BishopAccountability.org
 
  Big Catholic Celebration Holds a Risk of Backlash

By Brian Toohey
West Australian
July 7, 2008

http://www.thewest.com.au/default.aspx?MenuID=54&ContentID=83311

Australian Catholics are treated far more tolerantly today than they were 50 or 100 years ago. But the Church is pushing its luck. It now risks a backlash after the Catholic-dominated NSW Labor Government made it a criminal offence to do anything which "causes annoyance or inconvenience to participants in World (Catholic) Youth Day".

Catholics have come a long way since the Liberal Party reflected widespread Protestant attitudes when it was founded by Robert Menzies in the 1940s. John Cramer, who became a minister in the Menzies government in 1956, wrote in his memoirs that Mr Menzies would say when he approached: "Be careful boys, here comes the papist". Mr Cramer said: "It always seemed uppermost in his mind that I was Catholic and therefore in some way different."


Much has changed. Liberal leader Brendan Nelson is a Catholic, as is shadow treasurer Malcolm Turnbull. Another Catholic front bencher, Tony Abbott, is a vigorous proponent of his Church's views on moral issues such as euthanasia, stemcell research and contraception (but not on the invasion of Iraq).

Mr Abbott recently wrote a long article expressing his hopes that the local Catholic Church will be transformed by the visit of Pope Benedict XVI in mid-July for the week-long World Youth Day (WYD). Mr Abbott candidly acknowledged that WYD, expected to draw at least 100,000 overseas pilgrims and a similar number from interstate, "will all but close down Sydney".

For Mr Abbott, the primary importance of the Pope's visit relates to internal Church matters. He says: "If Pope Benedict leaves Sydney without tackling the malaise of the Church (in Australia), people will feel cheated and WYD will have been a failure".

Mr Abbott makes it plain that the malaise he has in mind is the decline of the Church as a religious force, rather than issues such as the sexual abuse of young people by clergy. Whether the Church gains from the Pope's visit is no business of a secular state. If the visit fails to satisfy Mr Abbott's criteria, the 95 per cent of Australians who don't go to Mass on Sunday are unlikely to "feel cheated". But their mood is unlikely to be improved after last week's revelations about the NSW Government's use of its regulatory powers, without parliamentary debate, to introduce tough new curbs on individual liberties.

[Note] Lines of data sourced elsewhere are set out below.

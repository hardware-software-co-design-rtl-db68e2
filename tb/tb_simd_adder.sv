// tb_simd_adder: self-checking test of the half-word adder unit.
// Random HADD, HADDAC, HADDF and HADDFAC operations, one per cycle; the
// expected values are computed lane by lane with integer arithmetic, and
// HADD results must appear exactly SHORT_STAGES cycles after issue, the
// others exactly LONG_STAGES cycles after issue.
module tb_simd_adder;
  import risc_pkg::*;
  localparam int unsigned SHORT_STAGES = 3, LONG_STAGES = 5;

  logic clk = 1'b0, rst_n = 1'b0;
  always #5 clk = ~clk;

  logic in_valid; media_op_e in_op; word_t in_j, in_k, in_acc; reg_addr_t in_rd;
  wb_t out_short, out_long;

  simd_adder #(.SHORT_STAGES(SHORT_STAGES), .LONG_STAGES(LONG_STAGES)) dut (.*);

  typedef struct { int t; reg_addr_t rd; word_t d; } exp_t;
  exp_t qs[$], ql[$];
  int checks = 0, failures = 0, cycle = 0;
  always @(posedge clk) cycle <= cycle + 1;

  function automatic int sx(logic [15:0] v); return int'($signed(v)); endfunction

  function automatic word_t model(media_op_e op, word_t j, word_t k, word_t acc);
    int h, l;
    h = sx(j[31:16]) + sx(k[31:16]);
    l = sx(j[15:0]) + sx(k[15:0]);
    case (op)
      MD_HADD:    return {16'(h), 16'(l)};
      MD_HADDAC:  return {16'(h + sx(acc[31:16])), 16'(l + sx(acc[15:0]))};
      MD_HADDF:   return word_t'(h + l);
      default:    return word_t'(int'(acc) + h + l);
    endcase
  endfunction

  task automatic take(ref exp_t q[$], input wb_t o, input int lat, input string nm);
    if (o.valid) begin
      checks++;
      if (q.size() == 0) begin failures++; $display("unexpected %s", nm); end
      else begin
        exp_t e; e = q.pop_front();
        if (cycle - e.t != lat || o.rd != e.rd || o.data != e.d) begin
          failures++; $display("FAIL %s lat %0d got %h exp %h", nm, cycle - e.t, o.data, e.d);
        end
      end
    end
  endtask

  always @(negedge clk) if (rst_n) begin
    take(qs, out_short, SHORT_STAGES, "short");
    take(ql, out_long, LONG_STAGES, "long");
  end

  initial begin
    in_valid = 0; in_op = MD_NONE; in_j = 0; in_k = 0; in_acc = 0; in_rd = 0;
    repeat (2) @(posedge clk);
    rst_n = 1;
    for (int n = 0; n < 2000; n++) begin
      @(negedge clk);
      in_valid = ($urandom % 4) != 0;
      in_op = media_op_e'(5 + $urandom % 4);
      if (n % 50 == 0) in_op = MD_MAC;   // not for this unit: must be ignored
      in_j = $urandom; in_k = $urandom; in_acc = $urandom; in_rd = 5'($urandom);
      if (n == 0) begin in_valid = 1; in_op = MD_HADD; in_j = 32'h7fff0001; in_k = 32'h0001ffff; end
      if (in_valid && in_op != MD_MAC) begin
        exp_t e; e.t = cycle; e.rd = in_rd; e.d = model(in_op, in_j, in_k, in_acc);
        if (n == 0 && e.d != 32'h80000000) begin failures++; $display("model self-check"); end
        if (in_op == MD_HADD) qs.push_back(e); else ql.push_back(e);
      end
    end
    @(negedge clk); in_valid = 0;
    repeat (LONG_STAGES + 2) @(negedge clk);
    checks++;
    if (qs.size() + ql.size() != 0) begin failures++; $display("results missing"); end
    $display("TB_RESULT checks=%0d failures=%0d", checks, failures);
    $finish;
  end

  initial begin
    repeat (100000) @(posedge clk);
    failures++;
    $display("watchdog expired");
    $display("TB_RESULT checks=%0d failures=%0d", checks, failures);
    $finish;
  end
endmodule
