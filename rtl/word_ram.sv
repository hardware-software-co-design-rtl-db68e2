// word_ram: word-organised memory used as the instruction memory and as
// the data memory of the processor.
//
// DEPTH words of 32 bits, addressed by byte address (the two low address
// bits are ignored, only aligned words are accessed). Port 1 is the
// processor's port: combinational read and a synchronous write on
// we1. Port 2 is a second read/write port for the system side (loading a
// program, depositing picture blocks and reading results back), with the
// same timing. If both ports write the same word in one cycle, port 1
// wins. Addresses beyond DEPTH wrap around. The memory is not reset.
// The source text only names the memories (the program address of the
// fetch stage, the block data read and written by loads and stores);
// size, port count and read timing are this design's choices.
module word_ram
  import risc_pkg::*;
#(
  parameter int unsigned DEPTH = 1024
) (
  input  logic  clk,
  input  word_t addr1,
  output word_t rdata1,
  input  logic  we1,
  input  word_t wdata1,
  input  word_t addr2,
  output word_t rdata2,
  input  logic  we2,
  input  word_t wdata2
);

  localparam int unsigned AW = $clog2(DEPTH);

  word_t mem [DEPTH];

  logic [AW-1:0] a1, a2;
  assign a1 = addr1[AW+1:2];
  assign a2 = addr2[AW+1:2];

  assign rdata1 = mem[a1];
  assign rdata2 = mem[a2];

  always_ff @(posedge clk) begin
    if (we2) mem[a2] <= wdata2;
    if (we1) mem[a1] <= wdata1;
  end

endmodule
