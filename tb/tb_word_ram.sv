// tb_word_ram: self-checking test of the two-port word memory. Random
// writes through both ports against a reference array, combinational
// reads on both ports, byte addresses with the low two bits ignored, and
// port 1 winning a same-word write collision.
module tb_word_ram;
  import risc_pkg::*;
  localparam int unsigned DEPTH = 64;

  logic clk = 1'b0;
  always #5 clk = ~clk;

  word_t addr1, rdata1, wdata1, addr2, rdata2, wdata2;
  logic we1, we2;

  word_ram #(.DEPTH(DEPTH)) dut (.*);

  word_t model [DEPTH];
  int checks = 0, failures = 0;

  initial begin
    we1 = 0; we2 = 0; addr1 = 0; addr2 = 0; wdata1 = 0; wdata2 = 0;
    // initialise through port 2
    for (int i = 0; i < int'(DEPTH); i++) begin
      @(negedge clk); we2 = 1; addr2 = word_t'(i * 4); wdata2 = word_t'(i * 32'h01010101); model[i] = wdata2;
    end
    @(negedge clk); we2 = 0;
    for (int n = 0; n < 3000; n++) begin
      @(negedge clk);
      addr1 = word_t'(($urandom % DEPTH) * 4 + $urandom % 4);
      addr2 = (n % 9 == 0) ? addr1 : word_t'(($urandom % DEPTH) * 4 + $urandom % 4);
      we1 = ($urandom % 3) == 0; we2 = ($urandom % 3) == 0;
      wdata1 = $urandom; wdata2 = $urandom;
      #1;
      checks += 2;
      if (rdata1 != model[addr1[7:2]]) begin failures++; $display("FAIL port1 read"); end
      if (rdata2 != model[addr2[7:2]]) begin failures++; $display("FAIL port2 read"); end
      @(posedge clk);
      if (we2) model[addr2[7:2]] = wdata2;
      if (we1) model[addr1[7:2]] = wdata1;
    end
    $display("TB_RESULT checks=%0d failures=%0d", checks, failures);
    $finish;
  end

  initial begin
    repeat (100000) @(posedge clk);
    failures++;
    $display("watchdog expired");
    $display("TB_RESULT checks=%0d failures=%0d", checks, failures);
    $finish;
  end
endmodule
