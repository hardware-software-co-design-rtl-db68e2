// risc_core: 32-bit RISC processor core with multimedia instructions for
// software MPEG-2 iDCT.
//
// Pipeline: IF (fetch) - ID (decode, register and constant read, branch)
// - EX (one execution unit per instruction class, each with its own
// depth) - WB (register write). With a one-stage execute this is the
// four-stage pipeline of the basic core; deeper units stretch EX:
//   integer ALU and loads ALU_STAGES (3)   -> result usable 2 slots late
//   HADD                  HADD_STAGES (3)
//   HADDAC/HADDF/HADDFAC  HADDAC_STAGES (5)
//   MAC/MACL/MACK/MACKL   MAC_STAGES (8)   -> 11 cycles fetch to write
//   IDCT                  6
// There are no interlocks and no stall logic: as in the original design
// the program (compiler or assembly writer) must space dependent
// instructions by the producer's depth, and must not let two results
// reach write-back in the same cycle. If they do, one write port decides
// by fixed priority (IDCT, MAC, long HADD, HADD, load, ALU), the losers are
// dropped and `wb_conflict` pulses.
// Bypass: the result being written back is forwarded to the operands of
// the instruction entering EX (the BUS1/BUS2 bypass of the original core),
// and the register bank is write-through for the instruction in ID.
// Branches (BEQZ, BNEZ, J, JAL, JR, JALR) resolve in ID from the register
// bank (no EX bypass) and have one delay slot; JAL/JALR write PC+8 to R31
// through the ALU. Memories are outside: the instruction memory and the
// data memory are both read combinationally; stores write at the end of
// the first EX stage, loads return after ALU_STAGES like an ALU result.
// The instruction set, register and constant banks, unit depths,
// the absence of hazard control and the bypass follow the source text and
// its simulation trace; the encoding beyond the traced instructions, the
// delay slot, branch timing, memory timing and write-back priority are
// this design's choices.
module risc_core
  import risc_pkg::*;
#(
  parameter word_t       RESET_PC      = '0,
  parameter int unsigned ALU_STAGES    = 3,
  parameter int unsigned HADD_STAGES   = 3,
  parameter int unsigned HADDAC_STAGES = 5,
  parameter int unsigned MAC_STAGES    = 8
) (
  input  logic  clk,
  input  logic  rst_n,
  // instruction memory
  output word_t imem_addr,
  input  word_t imem_rdata,
  // data memory
  output word_t dmem_addr,
  output logic  dmem_we,
  output word_t dmem_wdata,
  input  word_t dmem_rdata,
  // status
  output word_t pc,
  output logic  flag_zero,
  output logic  flag_negative,
  output logic  wb_conflict,
  output logic  [2:0] bypass_hit,
  output logic  branch_taken
);

  typedef enum logic [2:0] {U_NONE, U_ALU, U_LOAD, U_STORE, U_MEDIA} unit_e;

  typedef struct packed {
    logic      valid;
    unit_e     unit;
    alu_op_e   alu_op;
    media_op_e md_op;
    reg_addr_t rd;
    logic      u1, u2, u3;
    reg_addr_t s1, s2, s3;
    word_t     v1, v2, v3;
    word_t     imm;
  } idex_t;

  // ---------------------------------------------------------------- IF
  word_t pc_q, id_pc, id_ir;
  word_t br_target;

  assign imem_addr = pc_q;
  assign pc        = pc_q;

  always_ff @(posedge clk or negedge rst_n) begin
    if (!rst_n) begin
      pc_q  <= RESET_PC;
      id_pc <= '0;
      id_ir <= '0;          // all-zero word decodes as a no-operation
    end else begin
      pc_q  <= branch_taken ? br_target : pc_q + 32'd4;
      id_pc <= pc_q;
      id_ir <= imem_rdata;
    end
  end

  // ---------------------------------------------------------------- ID
  opcode_e     op;
  reg_addr_t   fa, fb, fc;
  logic [12:0] func;
  word_t       imm16_s, imm16_z, imm28_s;
  word_t       ra_data, rb_data, rc_data, k_data;
  word_t       q_rdata [4];
  idex_t       dec;

  // write-back signals, driven below
  logic      rf_we, rf_qwe;
  reg_addr_t rf_waddr, rf_qaddr;
  word_t     rf_wdata;
  word_t     rf_qdata [4];

  assign op      = opcode_e'(id_ir[31:28]);
  assign fa      = id_ir[27:23];
  assign fb      = id_ir[22:18];
  assign fc      = id_ir[17:13];
  assign func    = id_ir[12:0];
  assign imm16_s = {{16{id_ir[15]}}, id_ir[15:0]};
  assign imm16_z = {16'd0, id_ir[15:0]};
  assign imm28_s = {{4{id_ir[27]}}, id_ir[27:0]};

  regfile u_regfile (
    .clk, .rst_n,
    .ra_addr(fa), .rb_addr(fb), .rc_addr(fc),
    .ra_data, .rb_data, .rc_data,
    .q_addr(fc), .q_data(q_rdata),
    .we(rf_we), .w_addr(rf_waddr), .w_data(rf_wdata),
    .qwe(rf_qwe), .qw_addr(rf_qaddr), .qw_data(rf_qdata)
  );

  const_bank u_const_bank (.k_addr(fb[3:0]), .k_data);

  always_comb begin
    dec        = '0;
    dec.rd     = fc;
    dec.s1     = fa;
    dec.s2     = fb;
    dec.s3     = fc;
    dec.v1     = ra_data;
    dec.v2     = rb_data;
    dec.v3     = rc_data;
    dec.imm    = imm16_s;
    dec.alu_op = ALU_NOP;
    dec.md_op  = MD_NONE;
    branch_taken = 1'b0;
    br_target    = id_pc + 32'd4 + imm16_s;
    unique case (op)
      OP_RTYPE: if (func >= 13'd1 && func <= 13'd13) begin
        dec.valid  = 1'b1;
        dec.unit   = U_ALU;
        dec.alu_op = alu_op_e'(func[3:0]);
        dec.u1     = 1'b1;
        dec.u2     = 1'b1;
      end
      OP_MEDIA: if (func >= 13'd1 && func <= 13'd9) begin
        dec.valid = 1'b1;
        dec.unit  = U_MEDIA;
        dec.md_op = media_op_e'(func[3:0]);
        dec.u1    = 1'b1;
        dec.u2    = !(dec.md_op inside {MD_MACK, MD_MACKL});
        dec.u3    = dec.md_op inside {MD_MAC, MD_MACK, MD_HADDAC, MD_HADDFAC};
        if (dec.md_op inside {MD_MACK, MD_MACKL}) dec.v2 = k_data;
        if (dec.md_op == MD_IDCT) begin
          dec.u1 = 1'b0;
          dec.u2 = 1'b0;
        end
      end
      OP_ADDI, OP_ANDI, OP_ORI, OP_XORI, OP_SLLI: begin
        dec.valid = 1'b1;
        dec.unit  = U_ALU;
        dec.rd    = fa;
        dec.s1    = fb;
        dec.v1    = rb_data;
        dec.u1    = 1'b1;
        dec.v2    = (op == OP_ADDI) ? imm16_s : imm16_z;
        unique case (op)
          OP_ADDI: dec.alu_op = ALU_ADD;
          OP_ANDI: dec.alu_op = ALU_AND;
          OP_ORI:  dec.alu_op = ALU_OR;
          OP_XORI: dec.alu_op = ALU_XOR;
          default: dec.alu_op = ALU_SLL;
        endcase
      end
      OP_LHI: begin
        dec.valid  = 1'b1;
        dec.unit   = U_ALU;
        dec.alu_op = ALU_SLL;
        dec.rd     = fa;
        dec.v1     = imm16_z;
        dec.v2     = 32'd16;
      end
      OP_LW: begin
        dec.valid = 1'b1;
        dec.unit  = U_LOAD;
        dec.rd    = fa;
        dec.s1    = fb;
        dec.v1    = rb_data;
        dec.u1    = 1'b1;
      end
      OP_SW: begin
        dec.valid = 1'b1;
        dec.unit  = U_STORE;
        dec.rd    = '0;
        dec.s1    = fb;
        dec.v1    = rb_data;
        dec.u1    = 1'b1;
        dec.s2    = fa;
        dec.v2    = ra_data;
        dec.u2    = 1'b1;
      end
      OP_BEQZ: branch_taken = (ra_data == '0);
      OP_BNEZ: branch_taken = (ra_data != '0);
      OP_J, OP_JAL: begin
        branch_taken = 1'b1;
        br_target    = id_pc + 32'd4 + imm28_s;
      end
      OP_JR, OP_JALR: begin
        branch_taken = 1'b1;
        br_target    = ra_data;
      end
      default: ;
    endcase
    if (op == OP_JAL || op == OP_JALR) begin
      dec.valid  = 1'b1;
      dec.unit   = U_ALU;
      dec.alu_op = ALU_ADD;
      dec.rd     = 5'd31;
      dec.v1     = id_pc + 32'd8;
      dec.v2     = '0;
    end
  end

  idex_t ex;
  word_t ex_q [4];

  always_ff @(posedge clk or negedge rst_n) begin
    if (!rst_n) begin
      ex <= '0;
      for (int i = 0; i < 4; i++) ex_q[i] <= '0;
    end else begin
      ex <= dec;
      for (int i = 0; i < 4; i++) ex_q[i] <= q_rdata[i];
    end
  end

  // ---------------------------------------------------------------- EX
  wb_t   wb;          // single-word result written back this cycle
  word_t o1, o2, o3;

  always_comb begin
    bypass_hit[0] = ex.u1 && wb.valid && ex.s1 != '0 && wb.rd == ex.s1;
    bypass_hit[1] = ex.u2 && wb.valid && ex.s2 != '0 && wb.rd == ex.s2;
    bypass_hit[2] = ex.u3 && wb.valid && ex.s3 != '0 && wb.rd == ex.s3;
    o1 = bypass_hit[0] ? wb.data : ex.v1;
    o2 = bypass_hit[1] ? wb.data : ex.v2;
    o3 = bypass_hit[2] ? wb.data : ex.v3;
  end

  // integer ALU
  logic      alu_v, alu_z, alu_n, alu_ovf;
  reg_addr_t alu_rd;
  word_t     alu_res;

  alu #(.STAGES(ALU_STAGES)) u_alu (
    .clk, .rst_n,
    .in_valid(ex.valid && ex.unit == U_ALU), .in_op(ex.alu_op),
    .in_a(o1), .in_b(o2), .in_rd(ex.rd),
    .out_valid(alu_v), .out_rd(alu_rd), .out_result(alu_res),
    .out_zero(alu_z), .out_negative(alu_n), .out_ovf(alu_ovf)
  );

  // loads and stores: address in the first EX stage, load data then
  // travels to write-back with the ALU's depth
  wb_t ld_pipe [ALU_STAGES];

  assign dmem_addr  = o1 + ex.imm;
  assign dmem_we    = ex.valid && ex.unit == U_STORE;
  assign dmem_wdata = o2;

  always_ff @(posedge clk or negedge rst_n) begin
    if (!rst_n) begin
      for (int i = 0; i < int'(ALU_STAGES); i++) ld_pipe[i] <= '0;
    end else begin
      ld_pipe[0] <= '{valid: ex.valid && ex.unit == U_LOAD, rd: ex.rd, data: dmem_rdata};
      for (int i = 1; i < int'(ALU_STAGES); i++) ld_pipe[i] <= ld_pipe[i-1];
    end
  end

  // half-word adders
  wb_t hadd_s, hadd_l;
  simd_adder #(.SHORT_STAGES(HADD_STAGES), .LONG_STAGES(HADDAC_STAGES)) u_simd_adder (
    .clk, .rst_n,
    .in_valid(ex.valid && ex.unit == U_MEDIA), .in_op(ex.md_op),
    .in_j(o1), .in_k(o2), .in_acc(o3), .in_rd(ex.rd),
    .out_short(hadd_s), .out_long(hadd_l)
  );

  // multiply-accumulate
  wb_t mac_o;
  mac_unit #(.STAGES(MAC_STAGES)) u_mac_unit (
    .clk, .rst_n,
    .in_valid(ex.valid && ex.unit == U_MEDIA), .in_op(ex.md_op),
    .in_j(o1), .in_k(o2), .in_acc(o3), .in_rd(ex.rd),
    .out(mac_o)
  );

  // 1-D iDCT
  logic      idct_v;
  reg_addr_t idct_rd;
  word_t     idct_d [4];
  idct_core u_idct_core (
    .clk, .rst_n,
    .in_valid(ex.valid && ex.unit == U_MEDIA && ex.md_op == MD_IDCT),
    .in_data(ex_q), .in_rd(ex.rd),
    .out_valid(idct_v), .out_rd(idct_rd), .out_data(idct_d)
  );

  // ---------------------------------------------------------------- WB
  wb_t alu_wb, ld_wb;
  assign alu_wb = '{valid: alu_v, rd: alu_rd, data: alu_res};
  assign ld_wb  = ld_pipe[ALU_STAGES-1];

  always_comb begin
    int unsigned n;
    n = 32'(idct_v) + 32'(mac_o.valid) + 32'(hadd_l.valid) + 32'(hadd_s.valid)
      + 32'(ld_wb.valid) + 32'(alu_wb.valid);
    wb_conflict = (n > 1);
    if      (idct_v)        wb = '0;
    else if (mac_o.valid)   wb = mac_o;
    else if (hadd_l.valid)  wb = hadd_l;
    else if (hadd_s.valid)  wb = hadd_s;
    else if (ld_wb.valid)   wb = ld_wb;
    else                    wb = alu_wb;
    rf_we    = wb.valid;
    rf_waddr = wb.rd;
    rf_wdata = wb.data;
    rf_qwe   = idct_v;
    rf_qaddr = idct_rd;
    rf_qdata = idct_d;
  end

  // ZERO / NEGATIVE status of the last ALU result written back
  always_ff @(posedge clk or negedge rst_n) begin
    if (!rst_n) begin
      flag_zero     <= 1'b0;
      flag_negative <= 1'b0;
    end else if (alu_v && !(idct_v || mac_o.valid || hadd_l.valid || hadd_s.valid || ld_wb.valid)) begin
      flag_zero     <= alu_z;
      flag_negative <= alu_n;
    end
  end

  // the program is responsible for avoiding write-back collisions
  property p_no_wb_collision;
    @(posedge clk) disable iff (!rst_n) !wb_conflict;
  endproperty
  a_no_wb_collision: assert property (p_no_wb_collision)
    else $warning("two results reached write-back in one cycle; lower priority dropped");

  logic unused_ok;
  assign unused_ok = alu_ovf;

endmodule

Anyone who annoys WYD participants at 680 sites will commit a criminal offence. Police powers have been given to volunteers from the State Emergency Service and the Rural Fire Brigade, but they have refused to use them. But police can deem the distribution of free condoms to pilgrims to be annoying regardless of their utilitarian value.

Likewise, messages on T-shirts and banners can be outlawed. Police have even told the much sinned against victims group, Broken Rites, that it has to submit banners, proposed locations and so on to gain approval to protest against clerical sexual abuse.

NSW Premier Morris Iemma and his deputy John Watkins are Catholics, as is WYD Minister Kristina Keneally, who says that WYD's promoter, Cardinal George Pell, did not request the new laws, but the Church was consulted. A law professor at the Australian Catholic University, the Jesuit priest Frank Brennan, wrote in the online magazine Eureka Street that the law "is a dreadful interference with civil liberties, and contrary to the spirit of Catholic social teaching on human rights. I am saddened that the State has seen fit to curtail civil liberties further in this instance than for other significant international events hosted in Sydney". Fr Brennan said no fair application of the principles set out in a 1963 papal encyclical "would permit an extension of police powers simply to preclude protesters from causing annoyance to pilgrims attending WYD".

The week-long jamboree — involving extensive road closures and heavy-handed security — will cause serious inconvenience to many businesses and residents. Randwick racecourse will be closed for 10 weeks to prepare for a sleep-over by Catholic youth followed by a papal Mass. The closure requires several small business operators, including 25 trainers and their staff, as well as vets, farriers and feedstock merchants, to vacate their workplaces along with almost 800 horses. Initially, no provision was made for compensation, but the Howard and

Iemma governments eventually put in $40 million, bringing overall government subsidies to roughly $160 million.

State schools are being made to accommodate visiting pilgrims, even though they are not insured for this type of occupancy. Residents at university colleges are being told to move out to create room for pilgrims. Trees are being uprooted in parks to create an easier passage for pilgrims. Changed traffic rules mean that many businesses will lose customers who are unable to park within walking distance.

Mr Watkins has even appealed to the altruism of workers in the CBD and urged them take holidays to ease congestion during WYD.

Unless he wants to resurrect sectarian tensions, Cardinal Pell should support the immediate repeal of the repressive new law and pay a much bigger share of the costs.

While not exactly offering fully catered corporate boxes, the Church is selling good seats to the Pope's Mass for $175 each. Catering is included in a $335 ticket which offers a clear view of a devout young man re-enacting Christ's crucifixion.